== Data provided

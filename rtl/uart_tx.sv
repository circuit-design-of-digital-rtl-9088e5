// uart_tx: asynchronous serial transmitter, 8 data bits, no parity, one stop
// bit, LSB first, idle high. One bit lasts BAUD_DIV clks.
//
// Helper of rate_output. The rate word leaves the board on one differential
// serial pair; the frame format and bit rate are this design's own choice.
//
// Timing: load a byte with a one-clk `start` while ready is high; ready is
// low for 10*BAUD_DIV clks.
module uart_tx #(
  parameter int unsigned BAUD_DIV = 260   // clks per bit (30 MHz / 115200)
) (
  input  logic       clk,
  input  logic       rst_n,
  input  logic [7:0] data,
  input  logic       start,
  output logic       tx,
  output logic       ready
);
  localparam int unsigned CW = (BAUD_DIV > 1) ? $clog2(BAUD_DIV) : 1;

  logic [9:0]    frame;   // stop, data[7:0], start; shifted out LSB first
  logic [3:0]    nbits;
  logic [CW-1:0] cnt;

  assign ready = (nbits == 0);
  assign tx    = ready ? 1'b1 : frame[0];

  always_ff @(posedge clk or negedge rst_n) begin
    if (!rst_n) begin
      frame <= '1;
      nbits <= '0;
      cnt   <= '0;
    end else if (ready) begin
      if (start) begin
        frame <= {1'b1, data, 1'b0};
        nbits <= 4'd10;
        cnt   <= '0;
      end
    end else if (cnt == CW'(BAUD_DIV - 1)) begin
      cnt   <= '0;
      frame <= {1'b1, frame[9:1]};
      nbits <= nbits - 1'b1;
    end else begin
      cnt <= cnt + 1'b1;
    end
  end
endmodule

====

» Task to carry out: Pick each line holding the word "clks" out of the data and copy it.

» Reply to the exercise:
// bit, LSB first, idle high. One bit lasts BAUD_DIV clks.
// low for 10*BAUD_DIV clks.
  parameter int unsigned BAUD_DIV = 260   // clks per bit (30 MHz / 115200)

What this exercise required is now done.